Gapfree graphs and powers of edge ideals with linear quotients

TL;DR

This paper explores the properties of powers of edge ideals of gapfree graphs, focusing on linear quotients and their implications for the conjecture that high powers have linear resolutions, providing partial solutions and specific graph examples.

Contribution

It proposes a conjecture linking linear quotients of powers of edge ideals to their higher powers, and offers partial results and conditions for verifying this in gapfree graphs.

Findings

Identified conditions where powers of edge ideals have linear quotients

Constructed gapfree graphs with specific subgraphs where powers have linear quotients

Provided partial solutions to the conjecture relating linear quotients and linear resolutions

Abstract

Let $I(G)$ be the edge ideal of a gapfree graph $G$. An open conjecture of Nevo and Peeva states that $I(G)^q$ has linear resolution for $q\gg 0$. We present a promising approach to this challenging conjecture by investigating the stronger property of linear quotients.
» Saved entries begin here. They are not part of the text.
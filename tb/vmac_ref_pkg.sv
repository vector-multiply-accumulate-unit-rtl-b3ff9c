// vmac_ref_pkg: real-number reference model for the VMAC testbenches.
//
// Posit and IEEE-754 values are converted to and from `real` with algorithms
// written independently of the RTL: posits are decoded bit by bit and encoded
// by a binary search over the (monotonic) posit bit patterns, the rounding
// midpoint between two neighbours being the value of the (n+1)-bit posit that
// lies between them (ties to the even pattern). IEEE values are rounded to
// nearest even by dividing by the quantum of the target binade.
// Test operands are chosen so that every exact result fits in a double.
package vmac_ref_pkg;

  function automatic real pow2(int k);
    real r;
    r = 1.0;
    if (k >= 0) for (int i = 0; i < k; i++) r = r * 2.0;
    else        for (int i = 0; i < -k; i++) r = r / 2.0;
    return r;
  endfunction

  function automatic real rabs(real x);
    return (x < 0.0) ? -x : x;
  endfunction

  // floor(log2(x)) for x > 0
  function automatic int ilog2(real x);
    int k;
    k = 0;
    while (x >= 2.0) begin x = x / 2.0; k++; end
    while (x < 1.0)  begin x = x * 2.0; k--; end
    return k;
  endfunction

  // ---------------- posits ----------------
  function automatic bit p_is_nar(longint unsigned b, int n);
    return b == (64'd1 << (n - 1));
  endfunction

  function automatic real p2r(longint unsigned b, int n, int es);
    bit neg, r0;
    int i, m, k, e, fb;
    longint unsigned fr;
    real v;
    b = b & ((64'd1 << n) - 1);
    if (b == 0 || p_is_nar(b, n)) return 0.0;
    neg = b[n-1];
    if (neg) b = ((64'd1 << n) - b) & ((64'd1 << n) - 1);
    i = n - 2;
    r0 = b[i];
    m = 0;
    while (i >= 0 && b[i] == r0) begin m++; i--; end
    i--;  // skip terminating bit
    k = r0 ? m - 1 : -m;
    e = 0;
    for (int j = 0; j < es; j++) begin
      e = e * 2;
      if (i >= 0) begin e += int'(b[i]); i--; end
    end
    fb = (i >= 0) ? i + 1 : 0;
    fr = (fb > 0) ? (b & ((64'd1 << fb) - 1)) : 0;
    v = pow2(k * (1 << es) + e) * (1.0 + real'(fr) / pow2(fb));
    return neg ? -v : v;
  endfunction

  function automatic longint unsigned r2p(real x, int n, int es);
    longint unsigned lo, hi, mid, p, maxp;
    real ax, midv;
    if (x == 0.0) return 0;
    ax = rabs(x);
    maxp = (64'd1 << (n - 1)) - 1;
    if (ax >= p2r(maxp, n, es)) p = maxp;
    else if (ax <= p2r(1, n, es)) p = 1;
    else begin
      lo = 1; hi = maxp;  // p2r(lo) <= ax < p2r(hi)
      while (hi - lo > 1) begin
        mid = (lo + hi) / 2;
        if (p2r(mid, n, es) <= ax) lo = mid; else hi = mid;
      end
      if (p2r(lo, n, es) == ax) p = lo;
      else begin
        midv = p2r(2 * lo + 1, n + 1, es);
        if (ax < midv) p = lo;
        else if (ax > midv) p = hi;
        else p = lo[0] ? hi : lo;
      end
    end
    return (x < 0.0) ? (((64'd1 << n) - p) & ((64'd1 << n) - 1)) : p;
  endfunction

  // ---------------- IEEE-754 (FP32, FP16, 1-4-3 FP8) ----------------
  function automatic int fe(int n); return (n == 32) ? 8 : (n == 16) ? 5 : 4; endfunction
  function automatic int fm(int n); return (n == 32) ? 23 : (n == 16) ? 10 : 3; endfunction
  function automatic int fb(int n); return (1 << (fe(n) - 1)) - 1; endfunction

  function automatic bit f_is_nan(longint unsigned b, int n);
    longint unsigned ex, mn;
    ex = (b >> fm(n)) & ((64'd1 << fe(n)) - 1);
    mn = b & ((64'd1 << fm(n)) - 1);
    return (ex == (64'd1 << fe(n)) - 1) && (mn != 0);
  endfunction

  function automatic bit f_is_inf(longint unsigned b, int n);
    longint unsigned ex, mn;
    ex = (b >> fm(n)) & ((64'd1 << fe(n)) - 1);
    mn = b & ((64'd1 << fm(n)) - 1);
    return (ex == (64'd1 << fe(n)) - 1) && (mn == 0);
  endfunction

  function automatic real f2r(longint unsigned b, int n);
    longint unsigned ex, mn;
    real v;
    ex = (b >> fm(n)) & ((64'd1 << fe(n)) - 1);
    mn = b & ((64'd1 << fm(n)) - 1);
    if (ex == 0) v = real'(mn) * pow2(1 - fb(n) - fm(n));
    else         v = (1.0 + real'(mn) / pow2(fm(n))) * pow2(int'(ex) - fb(n));
    return b[n-1] ? -v : v;
  endfunction

  typedef struct {
    longint unsigned bits;
    bit of, uf, nx;
  } fres_t;

  // Round x to the n-bit format (nearest even); neg_zero gives the sign of
  // an exact zero.
  function automatic fres_t r2f(real x, int n, bit neg_zero);
    fres_t r;
    real ax, q, m, fl, v, qu, vu;
    int  e, emin, emax;
    longint unsigned sgn, ex, mn;
    emin = 1 - fb(n);
    emax = fb(n);
    r.of = 0; r.uf = 0; r.nx = 0;
    sgn = (x < 0.0 || (x == 0.0 && neg_zero)) ? 64'd1 << (n - 1) : 0;
    if (x == 0.0) begin r.bits = sgn; return r; end
    ax = rabs(x);
    e = ilog2(ax);
    q = (e < emin) ? pow2(emin - fm(n)) : pow2(e - fm(n));
    m = ax / q;
    fl = real'(longint'(m));
    if (fl > m) fl = fl - 1.0;
    if ((m - fl) > 0.5 || ((m - fl) == 0.5 && (longint'(fl) % 2 == 1))) fl = fl + 1.0;
    v = fl * q;
    r.nx = (v != ax);
    // tininess after rounding with unbounded exponent
    qu = pow2(e - fm(n));
    m = ax / qu;
    vu = real'(longint'(m));
    if (vu > m) vu = vu - 1.0;
    if ((m - vu) > 0.5 || ((m - vu) == 0.5 && (longint'(vu) % 2 == 1))) vu = vu + 1.0;
    vu = vu * qu;
    r.uf = r.nx && (vu < pow2(emin));
    if (v >= pow2(emax + 1)) begin
      r.of = 1; r.nx = 1;
      r.bits = sgn | (((64'd1 << fe(n)) - 1) << fm(n));
      return r;
    end
    if (v < pow2(emin)) begin
      ex = 0;
      mn = longint'(v / pow2(emin - fm(n)));
    end else begin
      e  = ilog2(v);
      ex = longint'(e + fb(n));
      mn = longint'(v / pow2(e - fm(n))) - (64'd1 << fm(n));
    end
    r.bits = sgn | (ex << fm(n)) | mn;
    return r;
  endfunction

  function automatic longint unsigned f_qnan(int n);
    return (((64'd1 << fe(n)) - 1) << fm(n)) | (64'd1 << (fm(n) - 1));
  endfunction

endpackage
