// multiplier: 4-bit by 2-bit unsigned multiplier, dice sum times bet.
//
// Built the way a combinational array multiplier is: each bet bit gates a
// copy of the dice value, and the two partial products, the second shifted
// left by one, are added. The largest product, 12 x 3 = 36, fits in 6 bits.
// Purely combinational; the choice of a combinational rather than a
// sequential multiplier follows the main suggestion for this block.
module multiplier
  import dice_pkg::*;
(
  input  dice_t a,   // dice sum
  input  bet_t  b,   // bet
  output prod_t p
);

  prod_t pp0, pp1;

  always_comb begin
    pp0 = b[0] ? prod_t'(a)         : '0;
    pp1 = b[1] ? prod_t'({a, 1'b0}) : '0;
    p   = pp0 + pp1;
  end

endmodule
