// tb_multiplier: exhaustive self-checking test of the 4 x 2 bit multiplier
// (every dice value 0..15 times every bet 0..3).
module tb_multiplier;
  import dice_pkg::*;
  dice_t a;
  bet_t  b;
  prod_t p;
  int checks = 0, failures = 0;

  multiplier dut (.a(a), .b(b), .p(p));

  initial begin
    #100000;
    failures++;
    $display("TB_RESULT checks=%0d failures=%0d", checks, failures);
    $finish;
  end

  initial begin
    for (int i = 0; i < 16; i++)
      for (int j = 0; j < 4; j++) begin
        a = dice_t'(i); b = bet_t'(j);
        #1;
        checks++;
        if (int'(p) != i * j) begin
          failures++;
          $display("FAIL %0d x %0d = %0d", i, j, p);
        end
      end
    $display("TB_RESULT checks=%0d failures=%0d", checks, failures);
    $finish;
  end
endmodule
Specifically, we make the conjecture that if $I(G)^q$ has linear quotients for some integer $q\geq 1$, then $I(G)^{s}$ has linear quotients for all $s\geq q$. We give a partial solution to this conjecture, and identify conditions under which only finitely many powers need to be checked. It is known that if $G$ does not contain a cricket, a diamond, or a $C_4$, then $I(G)^q$ has linear resolution for $q \geq 2$. We construct a family of gapfree graphs $G$ containing cricket, diamond, $C_4$ together with $C_5$ as induced subgraphs of $G$ for which $I(G)^q$ has linear quotients for $q \ge 2$.